Biochemical and Biophysical Research Communications
MTA1 coregulator regulates LDHA expression and function in breast cancer
Introduction
Deregulated metabolism is one of the hallmarks of cancer [1]. Cancer cells rely on glycolysis and exhibit reduced use of oxidative phosphorylation (TCA cycle). This phenomenon is known as Warburg effect which results in preferential pyruvate to lactate conversion, a causal event for cancer progression [2]. Additionally, proliferating cancer cells also regulate the glucose and glutamine metabolism pathways, which contribute to precursors for the biosynthesis of lipids and nucleic acids [3,4]. Lactate dehydrogenase A (LDHA), a key enzyme involved in the Warburg effect converts pyruvate to lactate and NADH to NAD+ [5]. Aberrant expression and activation of LDHA is closely associated with many cancers [[6], [7], [8]]. LDHA has been considered as a target for therapeutic intervention due to its critical role in metabolic reprogramming.
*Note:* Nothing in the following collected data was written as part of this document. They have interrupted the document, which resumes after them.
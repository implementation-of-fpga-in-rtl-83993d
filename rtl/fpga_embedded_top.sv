// fpga_embedded_top: two FPGA embedded systems side by side.
//
// 1. tlc_top  - a prioritized highway / side-road traffic light controller
//               with exception (emergency vehicle) inputs and operator-
//               programmable interval lengths, clocked at 4 MHz.
// 2. speech_unit x2 - the transmitting (encrypting) and receiving
//               (decrypting) ends of a speech link that XORs 1 MHz, 14-bit
//               speech samples with a repeating space of 30 14-bit keys and
//               sends 12-bit words through a DAC.  The analog channel (DAC ->
//               line -> ADC) lies outside this module: connect enc_dac_data to
//               the line and the line's ADC to dec_adc_data.
//
// The two designs share nothing; each has its own clock, reset and ports, as
// they would on two separate boards.  See the individual modules for their
// timing.  Placing them in one top is only a convenience for building and
// testing.
module fpga_embedded_top
  import tlc_pkg::*;
#(
  parameter int unsigned TLC_CLK_HZ = 4_000_000,
  parameter int unsigned TIME_W     = 5,
  parameter int unsigned SP_CLK_HZ  = 100_000_000,
  parameter int unsigned SAMPLE_HZ  = 1_000_000,
  parameter int unsigned NUM_KEYS   = 30
) (
  // traffic light controller
  input  logic              tlc_clk,
  input  logic              tlc_reset,
  input  logic              tlc_sh,
  input  logic              tlc_sg,
  input  logic              tlc_prog,
  input  logic [1:0]        tlc_param_sel,
  input  logic [TIME_W-1:0] tlc_param_value,
  output tlc_lights_t       tlc_lights,
  output tlc_state_e        tlc_state,
  output logic [6:0]        tlc_seg_lo,
  output logic [6:0]        tlc_seg_hi,
  // speech link, transmitting end
  input  logic              enc_clk,
  input  logic              enc_rst,
  input  logic [13:0]       enc_adc_data,
  output logic              enc_adc_sample,
  output logic [11:0]       enc_dac_data,
  output logic              enc_dac_valid,
  output logic [4:0]        enc_key_index,
  // speech link, receiving end
  input  logic              dec_clk,
  input  logic              dec_rst,
  input  logic [13:0]       dec_adc_data,
  output logic              dec_adc_sample,
  output logic [11:0]       dec_dac_data,
  output logic              dec_dac_valid,
  output logic [4:0]        dec_key_index
);

  tlc_top #(.CLK_HZ(TLC_CLK_HZ), .TIME_W(TIME_W)) u_tlc (
    .clk(tlc_clk), .reset_in(tlc_reset), .sh_in(tlc_sh), .sg_in(tlc_sg),
    .prog_in(tlc_prog), .param_sel(tlc_param_sel), .param_value(tlc_param_value),
    .lights(tlc_lights), .state(tlc_state), .seg_lo(tlc_seg_lo), .seg_hi(tlc_seg_hi)
  );

  speech_unit #(.CLK_HZ(SP_CLK_HZ), .SAMPLE_HZ(SAMPLE_HZ), .NUM_KEYS(NUM_KEYS)) u_encrypt (
    .clk(enc_clk), .rst(enc_rst), .adc_data(enc_adc_data), .adc_sample(enc_adc_sample),
    .dac_data(enc_dac_data), .dac_valid(enc_dac_valid), .key_index(enc_key_index)
  );

  speech_unit #(.CLK_HZ(SP_CLK_HZ), .SAMPLE_HZ(SAMPLE_HZ), .NUM_KEYS(NUM_KEYS)) u_decrypt (
    .clk(dec_clk), .rst(dec_rst), .adc_data(dec_adc_data), .adc_sample(dec_adc_sample),
    .dac_data(dec_dac_data), .dac_valid(dec_dac_valid), .key_index(dec_key_index)
  );

endmodule
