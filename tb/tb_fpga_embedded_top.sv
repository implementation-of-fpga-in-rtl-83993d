// tb_fpga_embedded_top: end-to-end test of both designs in the top, at
// reduced clock rates (traffic controller: 10 clocks per second; speech link:
// 10 clocks per sample).
//
// Traffic light controller: at the start of every state the testbench sends a
// short exception request, chosen half of the time to be the condition that
// bends this state's arrow in the state diagram.  Each step is compared with
// the diagram (ref_next), each state's length with value*10 + 3 clocks, the
// lamps with the output table in every clock.  The operator reprograms two
// interval lengths midway and reads one back on the display.
//
// Speech link: the encrypting unit's DAC word goes through a channel model
// (12 bits in the top of the receiver's 14-bit ADC, random LSBs) into the
// decrypting unit, released from reset one sample later.  Every encrypted word
// is checked against (sample XOR key)[13:2] and every decrypted word against
// the original sample without its two LSBs.
//
// Every mechanism must happen at least once, else it counts as a failure:
// each of the seven exception branches, the latching of a short request, a
// normal full cycle, a parameter write and its effect on timing, the display,
// key-space wrap-around, and encryption / decryption.
module tb_fpga_embedded_top;
  import tlc_pkg::*;

  localparam int DIV = 10;
  // traffic controller side
  logic tclk = 0, reset_in, sh_in, sg_in, prog_in;
  logic [1:0] param_sel;
  logic [4:0] param_value;
  tlc_lights_t lights;
  tlc_state_e state;
  logic [6:0] seg_lo, seg_hi;
  // speech side
  logic sclk = 0, enc_rst, dec_rst;
  logic [13:0] enc_adc, dec_adc;
  logic enc_samp, dec_samp, enc_val, dec_val;
  logic [11:0] enc_dac, dec_dac;
  logic [4:0] enc_kidx, dec_kidx;

  int checks = 0, failures = 0;

  fpga_embedded_top #(.TLC_CLK_HZ(DIV), .SP_CLK_HZ(1000), .SAMPLE_HZ(100)) dut (
    .tlc_clk(tclk), .tlc_reset(reset_in), .tlc_sh(sh_in), .tlc_sg(sg_in), .tlc_prog(prog_in),
    .tlc_param_sel(param_sel), .tlc_param_value(param_value), .tlc_lights(lights),
    .tlc_state(state), .tlc_seg_lo(seg_lo), .tlc_seg_hi(seg_hi),
    .enc_clk(sclk), .enc_rst, .enc_adc_data(enc_adc), .enc_adc_sample(enc_samp),
    .enc_dac_data(enc_dac), .enc_dac_valid(enc_val), .enc_key_index(enc_kidx),
    .dec_clk(sclk), .dec_rst, .dec_adc_data(dec_adc), .dec_adc_sample(dec_samp),
    .dec_dac_data(dec_dac), .dec_dac_valid(dec_val), .dec_key_index(dec_kidx));

  always #5 tclk = ~tclk;
  always #3 sclk = ~sclk;

  task automatic check(bit ok, string what);
    checks++;
    if (!ok) begin failures++; $display("FAIL %s at %0t", what, $time); end
  endtask

  // ---------------- reference models ----------------
  function automatic tlc_state_e ref_next(tlc_state_e s, logic sh, logic sg);
    tlc_state_e normal [8] = '{ST_A2, ST_A3, ST_A4, ST_B, ST_C1, ST_C2, ST_D, ST_A1};
    ref_next = normal[int'(s)];
    if (s inside {ST_A1, ST_A2, ST_A3} && sh == 0 && sg == 1) ref_next = ST_B;
    if (s == ST_A4 && sh == 1 && sg == 0) ref_next = ST_A4;
    if (s == ST_B  && sh == 1 && sg == 0) ref_next = ST_A4;
    if (s == ST_C1 && sh == 1 && sg == 0) ref_next = ST_D;
    if (s == ST_C2 && sh == 0 && sg == 1) ref_next = ST_C2;
    if (s == ST_D  && sh == 1 && sg == 1) ref_next = ST_D;
    if (s == ST_D  && sh == 0 && sg == 1) ref_next = ST_C2;
  endfunction

  function automatic logic [5:0] ref_lights(tlc_state_e s);
    case (s)
      ST_B:         return 6'b010100;
      ST_C1, ST_C2: return 6'b100001;
      ST_D:         return 6'b100010;
      default:      return 6'b001100;
    endcase
  endfunction

  function automatic int ref_iv(tlc_state_e s);
    case (s)
      ST_B: return 1; ST_C1, ST_C2: return 2; ST_D: return 3; default: return 0;
    endcase
  endfunction

  function automatic int ref_key(int n);
    int k = 'h1ACE;
    for (int i = 0; i < n; i++) k = ((k << 1) | ($countones(k & 'h2015) & 1)) & 'h3FFF;
    return k;
  endfunction

  // ---------------- mechanism counters ----------------
  // 0 A->B early end, 1 A4 hold, 2 B->A4, 3 C1->D, 4 C2 hold, 5 D hold, 6 D->C2
  int branch [7];
  int latched = 0, full_cycles = 0, writes = 0, retimed = 0, display_ok = 0;
  int key_wraps = 0, encrypted = 0, differs = 0, decrypted = 0;

  // ---------------- traffic controller ----------------
  int len [4] = '{20, 20, 20, 20};
  int cyc = 0;
  always @(posedge tclk) cyc++;
  always @(negedge tclk) if (!reset_in) begin
    checks++;
    if (lights != ref_lights(state)) begin failures++; $display("FAIL lamps %b in %s", lights, state.name()); end
  end

  bit tlc_done = 0;
  initial begin
    tlc_state_e cur, want;
    int t0, dur, steps, wrote;
    logic sh, sg;
    reset_in = 1; sh_in = 0; sg_in = 0; prog_in = 0; param_sel = 0; param_value = 0;
    repeat (6) @(negedge tclk);
    reset_in = 0;
    repeat (3) @(negedge tclk);
    check(state == ST_A1, "starts in A1");
    cur = state; t0 = cyc; steps = 0; wrote = 0;
    while (steps < 160) begin
      sh = 0; sg = 0;
      if (steps >= 9) begin
        if ($urandom_range(0, 1) == 0) begin
          // the condition that bends this state's arrow
          case (cur)
            ST_A1, ST_A2, ST_A3, ST_C2: begin sh = 0; sg = 1; end
            ST_A4, ST_B, ST_C1:         begin sh = 1; sg = 0; end
            default: if ($urandom_range(0, 1) == 0) begin sh = 1; sg = 1; end else begin sh = 0; sg = 1; end
          endcase
        end else if ($urandom_range(0, 1) == 0) begin
          sh = 1'($urandom_range(0, 1)); sg = 1'($urandom_range(0, 1));
        end
      end
      repeat (20) @(negedge tclk);
      sh_in = sh; sg_in = sg;
      repeat (3) @(negedge tclk);
      sh_in = 0; sg_in = 0;
      if (steps == 40) begin
        param_sel = 2'd1; param_value = 5'd5;
        @(negedge tclk); prog_in = 1; repeat (6) @(negedge tclk); prog_in = 0;
        repeat (4) @(negedge tclk);
        if (seg_lo == 7'b1101101 && seg_hi == 7'b0111111) display_ok++;
        else begin failures++; $display("FAIL display"); end
        param_sel = 2'd3; param_value = 5'd9;
        @(negedge tclk); prog_in = 1; repeat (2) @(negedge tclk); prog_in = 0;
        repeat (4) @(negedge tclk);
        len[1] = 5; len[3] = 9; writes += 2; wrote = 1;
      end
      while (!dut.u_tlc.u_fsm.step) @(negedge tclk);
      @(negedge tclk);
      dur = cyc - t0;
      want = ref_next(cur, sh, sg);
      check(state == want, $sformatf("step %0d: %s sh=%0d sg=%0d -> %s, want %s",
                                     steps, cur.name(), sh, sg, state.name(), want.name()));
      if (!wrote && steps > 0) begin
        check(dur == len[ref_iv(cur)] * DIV + 3, $sformatf("duration of %s: %0d", cur.name(), dur));
        if (len[ref_iv(cur)] != 20 && dur == len[ref_iv(cur)] * DIV + 3) retimed++;
      end
      if (sh | sg) latched++;   // the request ended ~180 clocks before the step
      if (cur inside {ST_A1, ST_A2, ST_A3} && state == ST_B) branch[0]++;
      if (cur == ST_A4 && state == ST_A4) branch[1]++;
      if (cur == ST_B  && state == ST_A4) branch[2]++;
      if (cur == ST_C1 && state == ST_D)  branch[3]++;
      if (cur == ST_C2 && state == ST_C2) branch[4]++;
      if (cur == ST_D  && state == ST_D)  branch[5]++;
      if (cur == ST_D  && state == ST_C2) branch[6]++;
      if (cur == ST_D  && state == ST_A1) full_cycles++;
      steps++;
      cur = state; t0 = cyc; wrote = 0;
    end
    tlc_done = 1;
  end

  // ---------------- speech link ----------------
  int scyc = 0, n_tx = 0, n_rx = 0;
  int sent [$];
  logic [13:0] cur_sample;
  always @(negedge sclk) begin
    scyc++;
    enc_adc = 14'((scyc * 53 + $urandom_range(0, 31)) & 'h3FFF);
    dec_adc = {enc_dac, 2'($urandom_range(0, 3))};
  end
  always @(posedge sclk) if (!enc_rst && enc_samp) begin
    cur_sample = enc_adc;
    sent.push_back(int'(enc_adc));
    #1;
    checks++;
    if (!enc_val || int'(enc_dac) != ((int'(cur_sample) ^ ref_key(n_tx % 30)) >> 2)) begin
      failures++; $display("FAIL encrypt #%0d", n_tx);
    end else encrypted++;
    if (enc_dac != cur_sample[13:2]) differs++;
    if (enc_kidx == 0 && n_tx > 0) key_wraps++;
    n_tx++;
  end
  always @(posedge sclk) if (!dec_rst && dec_samp) begin
    #1;
    checks++;
    if (!dec_val || int'(dec_dac) != (sent[n_rx] >> 2)) begin
      failures++; $display("FAIL decrypt #%0d: got %h want %h", n_rx, dec_dac, sent[n_rx] >> 2);
    end else decrypted++;
    n_rx++;
  end
  initial begin
    enc_rst = 1; dec_rst = 1;
    repeat (3) @(posedge sclk);
    @(negedge sclk); enc_rst = 0;
    repeat (10) @(negedge sclk);
    dec_rst = 0;
  end

  // ---------------- verdict ----------------
  initial begin
    string names [7] = '{"A->B early end", "A4 hold", "B->A4", "C1->D", "C2 hold", "D hold", "D->C2"};
    wait (tlc_done && n_rx >= 200);
    for (int i = 0; i < 7; i++) begin
      $display("mechanism %-16s %0d", names[i], branch[i]);
      check(branch[i] > 0, {"mechanism ", names[i]});
    end
    $display("latched=%0d full_cycles=%0d writes=%0d retimed=%0d display=%0d", latched, full_cycles, writes, retimed, display_ok);
    $display("encrypted=%0d differs=%0d decrypted=%0d key_wraps=%0d", encrypted, differs, decrypted, key_wraps);
    check(latched > 0, "short request latched");
    check(full_cycles > 0, "normal full cycle");
    check(writes > 0 && retimed > 0, "parameter write changes timing");
    check(display_ok > 0, "display");
    check(key_wraps > 0, "key space wrap");
    check(encrypted > 0 && differs > encrypted / 2, "encryption changes the signal");
    check(decrypted > 0, "decryption");
    $display("TB_RESULT checks=%0d failures=%0d", checks, failures);
    $finish;
  end

  initial begin
    repeat (300000) @(posedge tclk);
    failures++;
    $display("TB_RESULT checks=%0d failures=%0d", checks, failures);
    $finish;
  end
endmodule
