// tb_fpga_embedded_top_full: the top at its real sizes and rates, no
// parameter overrides.
//
// Traffic light controller at 4 MHz: one complete signal cycle
// A1 A2 A3 A4 (80 s highway green), B (20 s highway yellow), C1 C2 (40 s side
// green), D (20 s side yellow) and back to A1 - 160 s, 640 million clocks.
// Every state must last 20 s * 4,000,000 + 3 clocks, and the lamps are checked
// at every state change.  A short side-road request early in the following
// A1 must then end the highway green after that one interval and go to B.
//
// Speech link at 100 MHz with 1 MHz samples: 200 samples (more than six key
// spaces of 30 keys) go through the encrypting unit, a channel model and the
// decrypting unit; the speech clock is then stopped to keep the run short.
module tb_fpga_embedded_top_full;
  import tlc_pkg::*;

  logic tclk = 0, reset_in, sh_in, sg_in, prog_in;
  logic [1:0] param_sel;
  logic [4:0] param_value;
  tlc_lights_t lights;
  tlc_state_e state;
  logic [6:0] seg_lo, seg_hi;
  logic sclk = 0, sclk_on = 1, enc_rst, dec_rst;
  logic [13:0] enc_adc, dec_adc;
  logic enc_samp, dec_samp, enc_val, dec_val;
  logic [11:0] enc_dac, dec_dac;
  logic [4:0] enc_kidx, dec_kidx;
  int checks = 0, failures = 0;

  fpga_embedded_top dut (
    .tlc_clk(tclk), .tlc_reset(reset_in), .tlc_sh(sh_in), .tlc_sg(sg_in), .tlc_prog(prog_in),
    .tlc_param_sel(param_sel), .tlc_param_value(param_value), .tlc_lights(lights),
    .tlc_state(state), .tlc_seg_lo(seg_lo), .tlc_seg_hi(seg_hi),
    .enc_clk(sclk), .enc_rst, .enc_adc_data(enc_adc), .enc_adc_sample(enc_samp),
    .enc_dac_data(enc_dac), .enc_dac_valid(enc_val), .enc_key_index(enc_kidx),
    .dec_clk(sclk), .dec_rst, .dec_adc_data(dec_adc), .dec_adc_sample(dec_samp),
    .dec_dac_data(dec_dac), .dec_dac_valid(dec_val), .dec_key_index(dec_kidx));

  always #125 tclk = ~tclk;                       // 4 MHz
  initial while (sclk_on) #5 sclk = ~sclk;         // 100 MHz until the link test ends

  task automatic check(bit ok, string what);
    checks++;
    if (!ok) begin failures++; $display("FAIL %s at %0t", what, $time); end
  endtask

  function automatic logic [5:0] ref_lights(tlc_state_e s);
    case (s)
      ST_B:         return 6'b010100;
      ST_C1, ST_C2: return 6'b100001;
      ST_D:         return 6'b100010;
      default:      return 6'b001100;
    endcase
  endfunction

  function automatic int ref_key(int n);
    int k = 'h1ACE;
    for (int i = 0; i < n; i++) k = ((k << 1) | ($countones(k & 'h2015) & 1)) & 'h3FFF;
    return k;
  endfunction

  // ---------------- speech link ----------------
  int scyc = 0, n_tx = 0, n_rx = 0;
  int sent [$];
  logic [13:0] cur_sample;
  always @(negedge sclk) begin
    scyc++;
    enc_adc = 14'((scyc * 53 + $urandom_range(0, 31)) & 'h3FFF);
    dec_adc = {enc_dac, 2'($urandom_range(0, 3))};
  end
  always @(posedge sclk) if (!enc_rst && enc_samp) begin
    cur_sample = enc_adc;
    sent.push_back(int'(enc_adc));
    #1;
    check(enc_val && int'(enc_dac) == ((int'(cur_sample) ^ ref_key(n_tx % 30)) >> 2), "encrypt");
    n_tx++;
  end
  always @(posedge sclk) if (!dec_rst && dec_samp) begin
    #1;
    check(dec_val && int'(dec_dac) == (sent[n_rx] >> 2), "decrypt");
    n_rx++;
  end
  initial begin
    enc_rst = 1; dec_rst = 1;
    repeat (3) @(posedge sclk);
    @(negedge sclk); enc_rst = 0;
    repeat (100) @(negedge sclk);   // one sample period at 1 MHz
    dec_rst = 0;
    wait (n_rx >= 200);
    sclk_on = 0;
  end

  // ---------------- traffic controller ----------------
  localparam longint STATE_CLOCKS = 64'd20 * 64'd4_000_000 + 64'd3;
  // clocks elapsed, from simulated time (one 4 MHz period = 250 ns)
  function automatic longint cyc();
    return longint'($time / 250);
  endfunction

  initial begin
    static tlc_state_e expect_seq [9] = '{ST_A1, ST_A2, ST_A3, ST_A4, ST_B, ST_C1, ST_C2, ST_D, ST_A1};
    longint t0;
    reset_in = 1; sh_in = 0; sg_in = 0; prog_in = 0; param_sel = 0; param_value = 0;
    repeat (6) @(negedge tclk);
    reset_in = 0;
    repeat (3) @(negedge tclk);
    check(state == ST_A1, "starts in A1");
    check(lights == ref_lights(ST_A1), "lamps A1");
    t0 = cyc();
    for (int i = 1; i < 9; i++) begin
      @(state);
      @(negedge tclk);
      check(state == expect_seq[i], $sformatf("state %0d is %s", i, state.name()));
      check(lights == ref_lights(state), "lamps");
      if (i > 1) check(cyc() - t0 == STATE_CLOCKS, $sformatf("state length %0d clocks", cyc() - t0));
      $display("%s entered after %0d clocks", state.name(), cyc() - t0);
      t0 = cyc();
    end
    // side-road request in A1 (sh=0, sg=1): A1 ends to B
    repeat (100) @(negedge tclk);
    sg_in = 1; repeat (4) @(negedge tclk); sg_in = 0;
    @(state);
    @(negedge tclk);
    check(state == ST_B, "side-road request ends highway green early");
    check(cyc() - t0 == STATE_CLOCKS, "early-ended state still lasts one interval");
    wait (n_rx >= 200);
    check(n_tx >= 200, "speech samples");
    $display("TB_RESULT checks=%0d failures=%0d", checks, failures);
    $finish;
  end

  initial begin
    #(64'd250 * 64'd800_000_000);   // 800 million clocks
    failures++;
    $display("TB_RESULT checks=%0d failures=%0d", checks, failures);
    $finish;
  end
endmodule
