**Back-up.** A path that was never followed is short: it only holds what
precedes the branch, plus the delay slot. When such a path is reissued,
the core hands the line back to the fill unit (`resume`). The reissued
path becomes the line under construction again, and the instructions
fetched next from the i-cache extend it under the usual rules. The line
is then rewritten at the same address with both paths filled and its
direction bit flipped. If the next fetch hits the shadow cache instead,
nothing is rewritten.

## Memory ordering between the two load/store units (`lsu_pair`)

`ld/st_1` always holds the earlier of two memory accesses in a group:

| case | what happens |
|---|---|
| store in `ld/st_1`, load of the same word in `ld/st_2` (RAW) | the load takes the store data directly |
| two stores to the same word (WAW) | only `ld/st_2`'s write reaches the cache |
| load in `ld/st_1`, store to the same word in `ld/st_2` (WAR) | the load reads the cache before the store's clock edge, so it sees the old value |

A store's value may also come from `int_2`, or from the load in `ld/st_1`.
This stands in for a store buffer in which a store waits for its data.

## Core interface (`fill_core`)

| port | dir | width | meaning |
|---|---|---|---|
| `clk`, `rst_n` | in | 1 | clock; asynchronous active-low reset |
| `scalar_only` | in | 1 | issue only from the i-cache and do not fill (plain single-issue machine) |
| `shadow_inval` | in | 1 | invalidate the whole shadow cache in one cycle (before running modified code: one word can sit in several lines) |
| `imem_addr` / `imem_rdata` | out / in | 30 / 32 | instruction fetch, combinational |
| `d1_*`, `d2_*` | | 30, 1, 32, 32 | one data-cache port per load/store unit: word address, write enable, write data (written at the clock edge), read data (combinational) |
| `fpu_valid`, `fpu_op` | out | 1, 26 | COP1 single/double arithmetic for an external floating-point unit (instruction bits 25:0) |
| `pc` | out | 30 | current fetch address |
| `halted`, `error` | out | 1 | the core stopped at `BREAK`; `error` is also set if it stopped at an unsupported instruction |
| `retired` | out | 3 | instructions completed this cycle |
| `ev` | out | `events_t` | one pulse per event: group issued from the shadow cache or the scalar path, line written, reason for finalization, branch line split off, one-instruction line dropped, `int_1` forward, store-value forward, RAW/WAW between the load/store units, branch taken, fpu issue, tree-like line issued, tree-like line mispredicted, reissued path extended by back-up |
LDHA expression was activated in various cancers and found to be regulated by several transcriptional factors including c-Myc, HIF1α, CREB, FOXM1, KLF4 and AP1 [[9], [10], [11], [12], [13], [14]]. Higher levels of LDHA were observed in malignant tumors compared to normal tissues [15]. Several studies reported that LDHA plays an important role in cancer cell growth, invasion and metastasis of malignant tumors [[16], [17], [18]]. The LDHA expression is positively correlated with the cancer prognosis and levels are elevated in metastatic cancers and therefore reported as a marker for the diagnosis and prognosis of cancers [19].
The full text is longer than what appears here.